Task directions
In the data below, find every line with the word "send" and copy it out.

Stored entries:
□ □ □

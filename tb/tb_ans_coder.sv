// tb_ans_coder: an ans_coder reads valid tANS tables from a tans_rom (loaded
// with the reference tables). Random blocks of y, z and bypass subsymbols go
// in with random stalls on both sides; every code (bits and length) and the
// final-state code at each block end are compared with a reference tANS
// encoder. Without stalls it checks one subsymbol per cycle.
module tb_ans_coder;
  import loco_ans_pkg::*;
  import loco_ref_pkg::*;

  logic clk = 0, rst_n = 1;
  initial #1 rst_n = 0;
  always #5 clk = ~clk;

  subsym_t in_data; logic in_valid, in_ready;
  code_t out_data; logic out_valid, out_ready;
  logic rom_en, rom_is_y; logic [P_BITS-1:0] rom_tbl; logic [ZSYM_BITS-1:0] rom_sym;
  logic [STATE_BITS-1:0] rom_state; tans_entry_t rom_q, unused_q;
  logic cfg_we, cfg_is_y; logic [P_BITS-1:0] cfg_tbl; logic [ZSYM_BITS-1:0] cfg_sym;
  logic [STATE_BITS-1:0] cfg_state; tans_entry_t cfg_entry;
  int checks = 0, failures = 0;
  code_t exp_q [$];
  bit stalls = 0;
  int st_model = 0;

  tans_rom u_rom (.clk, .cfg_we, .cfg_is_y, .cfg_tbl, .cfg_sym, .cfg_state, .cfg_entry,
    .a_en(rom_en), .a_is_y(rom_is_y), .a_tbl(rom_tbl), .a_sym(rom_sym), .a_state(rom_state), .a_q(rom_q),
    .b_en(1'b0), .b_is_y(1'b0), .b_tbl('0), .b_sym('0), .b_state('0), .b_q(unused_q));

  ans_coder dut (.clk, .rst_n, .in_data, .in_valid, .in_ready, .out_data, .out_valid, .out_ready,
    .rom_en, .rom_is_y, .rom_tbl, .rom_sym, .rom_state, .rom_q);

  initial begin
    #5000000; failures++; $display("watchdog expired");
    $display("TB_RESULT checks=%0d failures=%0d", checks, failures); $finish;
  end

  always @(posedge clk) begin
    if (out_valid && out_ready) begin
      checks++;
      if (exp_q.size() == 0 || out_data !== exp_q[0]) begin
        failures++;
        if (failures < 10) $display("got %p exp %p", out_data, exp_q.size() ? exp_q[0] : '0);
      end
      if (exp_q.size()) void'(exp_q.pop_front());
    end
  end
  always @(negedge clk) out_ready <= stalls ? ($urandom_range(0, 2) != 0) : 1'b1;

  task automatic send(input subsym_t s);
    code_t e;
    e = '0; e.img_end = s.img_end;
    if (s.kind == SS_BYPASS) begin
      e.bits = CODE_BITS'(s.value); e.len = CODE_LEN_W'(8);
    end else begin
      tans_entry_t t;
      t = (s.kind == SS_Y) ? yt[s.tbl][s.value[0]][st_model] : zt[s.tbl][s.value][st_model];
      e.bits = CODE_BITS'(st_model & ((1 << int'(t.nbits)) - 1)); e.len = CODE_LEN_W'(t.nbits);
      st_model = int'(t.next);
    end
    exp_q.push_back(e);
    if (s.blk_end) begin
      e.bits = CODE_BITS'(st_model); e.len = CODE_LEN_W'(STATE_BITS); e.blk_end = 1;
      exp_q.push_back(e);
      st_model = 0;
    end
    @(negedge clk);
    while (stalls && $urandom_range(0, 3) == 0) begin in_valid = 0; @(negedge clk); end
    in_valid = 1; in_data = s;
    @(posedge clk);
    while (!in_ready) @(posedge clk);
  endtask

  function automatic subsym_t rnd(input bit last);
    subsym_t s;
    s = '0;
    case ($urandom_range(0, 4))
      0, 1: begin s.kind = SS_Y; s.value = Z_BITS'($urandom_range(0, 1)); s.tbl = P_BITS'($urandom_range(0, 31)); end
      2, 3: begin
        int t;
        t = $urandom_range(0, 14);
        s.kind = SS_Z; s.tbl = P_BITS'(t); s.value = Z_BITS'($urandom_range(0, 1 << log2c[t]));
      end
      default: begin s.kind = SS_BYPASS; s.value = Z_BITS'($urandom); end
    endcase
    s.blk_end = last; s.img_end = 1'($urandom);
    return s;
  endfunction

  int busy_cycles = 0, cnt_cycles = 0;
  initial begin
    int t0, t1;
    cfg_we = 0; in_valid = 0; in_data = '0;
    build_tables();
    repeat (3) @(negedge clk);
    rst_n = 1;
    for (int t = 0; t < 15; t++) for (int s = 0; s < 16; s++) for (int x = 0; x < 64; x++) begin
      @(negedge clk); cfg_we = 1; cfg_is_y = 0; cfg_tbl = P_BITS'(t); cfg_sym = ZSYM_BITS'(s);
      cfg_state = STATE_BITS'(x); cfg_entry = zt[t][s][x];
    end
    for (int t = 0; t < 32; t++) for (int s = 0; s < 2; s++) for (int x = 0; x < 64; x++) begin
      @(negedge clk); cfg_we = 1; cfg_is_y = 1; cfg_tbl = P_BITS'(t); cfg_sym = ZSYM_BITS'(s);
      cfg_state = STATE_BITS'(x); cfg_entry = yt[t][s][x];
    end
    @(negedge clk); cfg_we = 0;
    // throughput: 200 subsymbols in one block, no stalls -> 200 + 1 cycles
    t0 = int'($time / 10);
    for (int i = 0; i < 200; i++) send(rnd(i == 199));
    t1 = int'($time / 10);
    checks++;
    if (t1 - t0 > 200 + 2) begin failures++; $display("200 subsymbols took %0d cycles", t1 - t0); end
    stalls = 1;
    for (int b = 0; b < 60; b++) begin
      int n;
      n = $urandom_range(1, 60);
      for (int i = 0; i < n; i++) send(rnd(i == n - 1));
    end
    @(negedge clk); in_valid = 0; stalls = 0;
    repeat (50) @(negedge clk);
    checks++;
    if (exp_q.size() != 0) begin failures++; $display("%0d codes missing", exp_q.size()); end
    $display("TB_RESULT checks=%0d failures=%0d", checks, failures);
    $finish;
  end
endmodule
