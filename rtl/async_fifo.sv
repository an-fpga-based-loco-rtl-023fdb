// async_fifo: dual-clock FIFO carrying the symbol stream from the pixel
// decorrelator clock domain to the faster TSG-coder clock domain.
//
// Classic Gray-coded pointer design: each side keeps a binary pointer with
// one extra wrap bit, publishes its Gray-coded copy, and the other side
// samples that copy through a two-flop synchronizer. Full and empty are
// derived from the synchronized pointers, so both are conservative.
// Storage is a DEPTH-entry array written in the write domain and read
// asynchronously in the read domain (show-ahead output).
//
// Interface: write side valid/ready (wr_ready = not full), read side
// valid/ready (rd_valid = not empty). DEPTH must be a power of two. The
// document only says that FIFOs move data between the two clocks; the depth
// and the Gray-pointer structure are this design's choice.
module async_fifo #(
  parameter int WIDTH = 32,
  parameter int DEPTH = 16
) (
  input  logic             wr_clk,
  input  logic             wr_rst_n,
  input  logic [WIDTH-1:0] wr_data,
  input  logic             wr_valid,
  output logic             wr_ready,
  input  logic             rd_clk,
  input  logic             rd_rst_n,
  output logic [WIDTH-1:0] rd_data,
  output logic             rd_valid,
  input  logic             rd_ready
);

  localparam int AW = $clog2(DEPTH);

  logic [WIDTH-1:0] mem [DEPTH];

  logic [AW:0] wbin, wgray, rbin, rgray;
  logic [AW:0] wgray_s1, wgray_s2;   // write pointer seen by the read side
  logic [AW:0] rgray_s1, rgray_s2;   // read pointer seen by the write side
  logic [AW:0] wbin_nx, rbin_nx;

  function automatic logic [AW:0] bin2gray(input logic [AW:0] b);
    return b ^ (b >> 1);
  endfunction

  // ---------------- write domain ----------------
  assign wr_ready = (wgray != {~rgray_s2[AW:AW-1], rgray_s2[AW-2:0]});
  assign wbin_nx  = wbin + (AW+1)'(wr_valid && wr_ready);

  always_ff @(posedge wr_clk) begin
    if (wr_valid && wr_ready) mem[wbin[AW-1:0]] <= wr_data;
  end

  always_ff @(posedge wr_clk or negedge wr_rst_n) begin
    if (!wr_rst_n) begin
      wbin     <= '0;
      wgray    <= '0;
      rgray_s1 <= '0;
      rgray_s2 <= '0;
    end else begin
      wbin     <= wbin_nx;
      wgray    <= bin2gray(wbin_nx);
      rgray_s1 <= rgray;
      rgray_s2 <= rgray_s1;
    end
  end

  // ---------------- read domain ----------------
  assign rd_valid = (rgray != wgray_s2);
  assign rd_data  = mem[rbin[AW-1:0]];
  assign rbin_nx  = rbin + (AW+1)'(rd_valid && rd_ready);

  always_ff @(posedge rd_clk or negedge rd_rst_n) begin
    if (!rd_rst_n) begin
      rbin     <= '0;
      rgray    <= '0;
      wgray_s1 <= '0;
      wgray_s2 <= '0;
    end else begin
      rbin     <= rbin_nx;
      rgray    <= bin2gray(rbin_nx);
      wgray_s1 <= wgray;
      wgray_s2 <= wgray_s1;
    end
  end

endmodule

□ □ □

Problem solution
  task automatic send(input subsym_t s);
    for (int i = 0; i < 200; i++) send(rnd(i == 199));
      for (int i = 0; i < n; i++) send(rnd(i == n - 1));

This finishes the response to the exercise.